4. The panel in accordance with claim 1, characterized by the fact that the lower contributing layer is a layer of cool-roll (CR) steel that has a thickness of 0.6-1.2 mm or cold-rolled stainless steel whose thickness is between 0.5 mm and 0.8 mm.

5. The panel in accordance with claim 1, characterized by the fact that the peaks have a height (h) that varies between 100 and 150 mm, a width (a) of 185-250 mm, and a peak-to-peak distance (b) of 190-260 mm.

6. The panel in accordance with claim 1, characterized by the fact that the horizontal flaps, which are located at either end of the lower contributing layer, are 20 mm in length.

7. The panel in accordance with claim 1, characterized by the fact that its weight varies between 40.0 and 48.0 kg/m2.

8. Slab construction system, characterized by the fact that it comprises sheet panels in accordance with claim 1 supported on slab beams.

9. (canceled)

10. Slab construction system in accordance with claim 8, characterized by the fact that the lower contributing layers of the sheet panels are secured to the upper face of the support beam via shear bolts or pins or fired nails.

11. Slab construction system in accordance with claim 8, characterized by the fact that the beams are made of steel or concrete.

12. Slab construction system in accordance with claim 8, characterized by the fact that it comprises intermediate beams, which are parallel to the sheet panels, and support beams, which are perpendicular to the sheet panels.

13. Slab construction system in accordance with claim 12, characterized by the fact that the beams intersect, forming a grid.

14. Slab construction system in accordance with claim 8, characterized by the fact that the columns rise above the sheet panel at the point where the central beam and the support beam come together.

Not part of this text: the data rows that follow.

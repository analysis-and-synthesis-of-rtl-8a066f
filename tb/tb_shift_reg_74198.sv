// tb_shift_reg_74198: random test of the 8-bit bidirectional shift register.
//
// Drives random modes, serial inputs and load data for 2000 clocks, with an
// occasional asynchronous clear between edges, and compares q after every
// event with a bit-by-bit model kept in the testbench. Also counts that each
// mode and the clear were exercised and that q stays still between edges.
module tb_shift_reg_74198;
  import csg_pkg::*;

  localparam int unsigned W = 8;

  logic         clk = 1'b0;
  logic         clr_n;
  mode_e        mode;
  logic         srsi, slsi;
  logic [W-1:0] d, q, model;
  int unsigned  checks = 0, failures = 0;
  int unsigned  seen [4];
  int unsigned  clears = 0;

  shift_reg_74198 #(.WIDTH(W)) dut (
    .clk(clk), .clr_n(clr_n), .mode(mode), .srsi(srsi), .slsi(slsi), .d(d), .q(q)
  );

  always #5 clk = ~clk;

  initial begin : watchdog
    repeat (5000) @(posedge clk);
    failures++;
    $display("TB_RESULT checks=%0d failures=%0d", checks, failures);
    $finish;
  end

  task automatic check(string what);
    checks++;
    if (q !== model) begin
      failures++;
      $display("FAIL %s: q=%b expected=%b", what, q, model);
    end
  endtask

  // Reference step, written per bit.
  function automatic logic [W-1:0] step(logic [W-1:0] cur, mode_e m, logic sr, logic sl,
                                        logic [W-1:0] din);
    logic [W-1:0] nxt;
    nxt = cur;
    case (m)
      MODE_RIGHT: begin
        nxt[0] = sr;
        for (int i = 1; i < W; i++) nxt[i] = cur[i-1];
      end
      MODE_LEFT: begin
        nxt[W-1] = sl;
        for (int i = 0; i < W - 1; i++) nxt[i] = cur[i+1];
      end
      MODE_LOAD: nxt = din;
      default:   nxt = cur;
    endcase
    return nxt;
  endfunction

  initial begin
    clr_n = 1'b1; mode = MODE_HOLD; srsi = 0; slsi = 0; d = '0;
    #1 clr_n = 1'b0;
    model = '0;
    #2 check("clear at start");
    @(negedge clk) clr_n = 1'b1;
    for (int n = 0; n < 2000; n++) begin
      @(negedge clk);
      mode = mode_e'($urandom_range(3));
      srsi = 1'($urandom);
      slsi = 1'($urandom);
      d    = W'($urandom);
      seen[mode]++;
      #2 check("between edges");
      @(posedge clk);
      model = step(model, mode, srsi, slsi, d);
      #1 check("after edge");
      if ($urandom_range(49) == 0) begin
        #1 clr_n = 1'b0;
        model = '0;
        clears++;
        #1 check("asynchronous clear");
        #1 clr_n = 1'b1;
      end
    end
    for (int m = 0; m < 4; m++) begin
      checks++;
      if (seen[m] == 0) begin
        failures++;
        $display("FAIL mode %0d never applied", m);
      end
    end
    checks++;
    if (clears == 0) begin
      failures++;
      $display("FAIL clear never applied");
    end
    $display("modes hold=%0d right=%0d left=%0d load=%0d clears=%0d",
             seen[0], seen[1], seen[2], seen[3], clears);
    $display("TB_RESULT checks=%0d failures=%0d", checks, failures);
    $finish;
  end

endmodule
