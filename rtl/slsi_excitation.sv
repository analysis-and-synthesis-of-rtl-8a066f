// slsi_excitation: feedback function of the backward (shift left) direction.
//
// SLSI = ~Q0 | ~Q1 | (Q4 & ~Q5), the bit that enters Q5 on a left shift, so
// that the next state is (N >> 1) + 32*SLSI. It is the forward function
// SRSI with bit i replaced by bit 5-i: reading the state mirrored turns the
// backward step into the forward one, which is why the generator runs the
// same cycle both ways. Built, as in the source design, from NAND logic:
//   n5   = NOT Q5
//   n4   = NAND(Q4, n5)
//   SLSI = NAND(Q0, Q1, n4)
// Combinational; the input is the 6-bit generator state Q[5:0].
module slsi_excitation (
  input  logic [5:0] q,
  output logic       slsi
);

  logic q5_n;   // inverter
  logic nand2;  // two-input NAND

  always_comb begin
    q5_n  = ~q[5];
    nand2 = ~(q[4] & q5_n);
    slsi  = ~(q[0] & q[1] & nand2);
  end

endmodule
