// tb_slsi_excitation: exhaustive check of the backward feedback function.
//
// For all 64 states the output is compared with the sum of products ~Q0 + ~Q1 + Q4~Q5,
// and for the seven states of the main cycle with the bit the backward step
// must shift in to reach the next state of the cycle.
module tb_slsi_excitation;
  import csg_pkg::*;

  logic [5:0]  q;
  logic        out;
  int unsigned checks = 0, failures = 0;

  slsi_excitation dut (.q(q), .slsi(out));

  initial begin : watchdog
    #100000;
    failures++;
    $display("TB_RESULT checks=%0d failures=%0d", checks, failures);
    $finish;
  end

  initial begin
    for (int v = 0; v < 64; v++) begin
      q = 6'(v);
      #1;
      checks++;
      if (out !== ((q[0] == 1'b0) || (q[1] == 1'b0) || (q[4] == 1'b1 && q[5] == 1'b0))) begin
        failures++;
        $display("FAIL state %0d: feedback=%b", v, out);
      end
    end
    for (int k = 0; k < CYCLE_LEN; k++) begin
      q = MAIN_CYCLE[k];
      #1;
      checks++;
      // going backwards, the predecessor's MSB is the bit shifted in
      if (out !== MAIN_CYCLE[(k + CYCLE_LEN - 1) % CYCLE_LEN][5]) begin
        failures++;
        $display("FAIL cycle state %0d: feedback=%b", q, out);
      end
    end
    $display("TB_RESULT checks=%0d failures=%0d", checks, failures);
    $finish;
  end

endmodule
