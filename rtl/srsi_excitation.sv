// srsi_excitation: feedback function of the forward (shift right) direction.
//
// SRSI = ~Q5 | ~Q4 | (Q1 & ~Q0), the bit that enters Q0 on a right shift, so
// that the next state is N+ = 2N + SRSI (mod 64). It is found from a
// Karnaugh map in which each state of the 7-state cycle 27, 55, 46, 29, 59,
// 54, 45 carries the low bit of its successor, all other states being don't
// cares. Built as the source design draws it, in NAND logic only:
//   n0   = NOT Q0
//   n1   = NAND(Q1, n0)
//   SRSI = NAND(Q5, Q4, n1)
// Combinational; the input is the 6-bit generator state Q[5:0].
module srsi_excitation (
  input  logic [5:0] q,
  output logic       srsi
);

  logic q0_n;   // inverter
  logic nand2;  // two-input NAND

  always_comb begin
    q0_n  = ~q[0];
    nand2 = ~(q[1] & q0_n);
    srsi  = ~(q[5] & q[4] & nand2);
  end

endmodule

15. Slab construction system in accordance with claim 8, characterized by the fact that the sheet panels are joined to the support beams by means of shear bolts or pins or fired nails that run through a cut in the upper contributing layer, where said cut is located along the edge that abuts the central axis of the support beam and makes it possible for the central valley of the lower contributing layer to be secured to the support beam.

16. Slab construction system in accordance with claim 15, characterized by the fact that in the installed system the cut is covered by the fragment that would have been removed to create the cut and that the latter is attached with epoxy resin.

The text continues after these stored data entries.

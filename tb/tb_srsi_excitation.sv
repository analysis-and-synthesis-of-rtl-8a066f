// tb_srsi_excitation: exhaustive check of the forward feedback function.
//
// For all 64 states the output is compared with the sum of products ~Q5 + ~Q4 + Q1~Q0,
// and for the seven states of the main cycle with the bit the forward step
// must shift in to reach the next state of the cycle.
module tb_srsi_excitation;
  import csg_pkg::*;

  logic [5:0]  q;
  logic        out;
  int unsigned checks = 0, failures = 0;

  srsi_excitation dut (.q(q), .srsi(out));

  initial begin : watchdog
    #100000;
    failures++;
    $display("TB_RESULT checks=%0d failures=%0d", checks, failures);
    $finish;
  end

  initial begin
    for (int v = 0; v < 64; v++) begin
      q = 6'(v);
      #1;
      checks++;
      if (out !== ((q[5] == 1'b0) || (q[4] == 1'b0) || (q[1] == 1'b1 && q[0] == 1'b0))) begin
        failures++;
        $display("FAIL state %0d: feedback=%b", v, out);
      end
    end
    for (int k = 0; k < CYCLE_LEN; k++) begin
      q = MAIN_CYCLE[k];
      #1;
      checks++;
      // the successor of a cycle state has the new bit in its LSB
      if (out !== MAIN_CYCLE[(k + 1) % CYCLE_LEN][0]) begin
        failures++;
        $display("FAIL cycle state %0d: feedback=%b", q, out);
      end
    end
    $display("TB_RESULT checks=%0d failures=%0d", checks, failures);
    $finish;
  end

endmodule
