// csg_reversible: reversible code sequence generator.
//
// A 6-bit nonlinear-feedback shift register that steps through the 7-state
// code cycle 27 -> 55 -> 46 -> 29 -> 59 -> 54 -> 45 -> 27 (decimal, Q5 the
// MSB) when s = 01 and through the same cycle backwards when s = 10. The
// cycle comes from the polynomial x^5 + x^4 + x^2 + x + 1 of the source
// design; six bits are the fewest for which no code repeats in it.
//
// How it works. The state sits in an 8-bit bidirectional shift register
// (shift_reg_74198). Shifting right, the new bit enters QA and the state is
// the window QA..QF; shifting left, the new bit enters QH and the state is
// the window QC..QH. Two quad 2-to-1 multiplexers (mux_74157) steered by s[1]
// present the window of the current direction as q = Q[5:0]. The feedback
// bits are computed from q: SRSI (srsi_excitation) feeds the right shift and
// SLSI (slsi_excitation) the left shift, so forward N+ = 2N + SRSI (mod 64)
// and backward N+ = N/2 + 32*SLSI.
//
// Interface and timing. c is the clock; the register acts on its rising
// edge. s = 01 steps forward, s = 10 steps backward, s = 11 loads d[7:0]
// into QA..QH, s = 00 holds. load is the active-low asynchronous clear of
// the register (the source schematic names this pin Load). q follows the
// register one clock after an edge and follows s[1] combinationally: when
// s changes from 01 to 10 the output at once shows the left window, which
// holds the state two forward steps back; one left step later the output
// is the predecessor of that state, and so on backwards.
//
// The register, multiplexers, NAND feedback gates and their wiring follow
// the source schematic. The 74157 enables are tied active, and the output
// port is q (Q[5..0] there). The feedback functions as given do not make
// every state lead into the main cycle: the 11 states 21, 23, 31, 42, 43,
// 47, 53, 58, 61, 62, 63 form a second closed cycle in either direction.
module csg_reversible
  import csg_pkg::*;
(
  input  logic       c,
  input  logic       load,
  input  logic [1:0] s,
  input  logic [7:0] d,
  output logic [5:0] q
);

  logic [REG_WIDTH-1:0] rg_q;  // QA..QH
  logic                 srsi;
  logic                 slsi;
  logic [3:0]           y_lo;  // Q[3:0]
  logic [3:0]           y_hi;  // Y1, Y2 = Q[5:4]; Y3, Y4 unused

  shift_reg_74198 #(.WIDTH(REG_WIDTH)) u_rg (
    .clk   (c),
    .clr_n (load),
    .mode  (mode_e'(s)),
    .srsi  (srsi),
    .slsi  (slsi),
    .d     (d),
    .q     (rg_q)
  );

  // First multiplexer: A = QA..QD, B = QC..QF.
  mux_74157 #(.WIDTH(4)) u_mux_lo (
    .sel (s[1]),
    .g_n (1'b0),
    .a   (rg_q[3:0]),
    .b   (rg_q[5:2]),
    .y   (y_lo)
  );

  // Second multiplexer: A1,A2 = QE,QF, B1,B2 = QG,QH; channels 3 and 4 idle.
  mux_74157 #(.WIDTH(4)) u_mux_hi (
    .sel (s[1]),
    .g_n (1'b0),
    .a   ({2'b00, rg_q[5:4]}),
    .b   ({2'b00, rg_q[7:6]}),
    .y   (y_hi)
  );

  assign q = {y_hi[1:0], y_lo};

  srsi_excitation u_srsi (
    .q    (q),
    .srsi (srsi)
  );

  slsi_excitation u_slsi (
    .q    (q),
    .slsi (slsi)
  );

endmodule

17. Slab construction system in accordance with claim 8, characterized by the fact that the central joints, which are distributed along the support beams, comprise a joint filler with a high modulus of elasticity.

18. Slab construction system in accordance with claim 1, characterized by the fact that the lower face of the lower contributing layer has a fire-resistant coating.

19. Slab construction system in accordance with claim 17, wherein the joint filler comprises Sikabond T2.

20. Slab construction system in accordance with claim 18, wherein the fire-resistant coating comprises a ceramic-particle paint.